• WHAT NEEDS TO BE DONE:
Search the data below for "once"; list each line that holds it.

---------- DATA RECORDS ----------

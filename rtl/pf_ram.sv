// pf_ram: single-port synchronous RAM, the technology RAM behind a syncram.
//
// One address port serves reads and writes. When enable is high at a rising
// clock edge the word at address is registered onto dataout (read-before-
// write: a write returns the old contents) and, if write is also high, datain
// is stored. dataout holds its value while enable is low and is undefined
// until the first read. Latency is one
// clock from address to dataout.
//
// The same module is instantiated twice in a fault-injection syncram: once as
// the ordinary RAM and once as the error RAM. The contents start at zero, so
// an error RAM that has never been written flips no bits; a block RAM with an
// initial value supports this on the target FPGA family. The read-before-write
// behaviour and the sizes are this design's choices; the source names the
// RAM but does not give its port timing or its dimensions.
module pf_ram #(
  parameter int unsigned ABITS = 8,   // address bits
  parameter int unsigned DBITS = 32   // data bits
) (
  input  logic             clk,
  input  logic             enable,
  input  logic             write,
  input  logic [ABITS-1:0] address,
  input  logic [DBITS-1:0] datain,
  output logic [DBITS-1:0] dataout
);

  logic [DBITS-1:0] mem [2**ABITS];

  initial begin
    for (int i = 0; i < 2**ABITS; i++) mem[i] = '0;
  end

  always_ff @(posedge clk) begin
    if (enable) begin
      dataout <= mem[address];
      if (write) mem[address] <= datain;
    end
  end

endmodule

----------

• RESULT OF THE TASK:
// The same module is instantiated twice in a fault-injection syncram: once as
// the ordinary RAM and once as the error RAM. The contents start at zero, so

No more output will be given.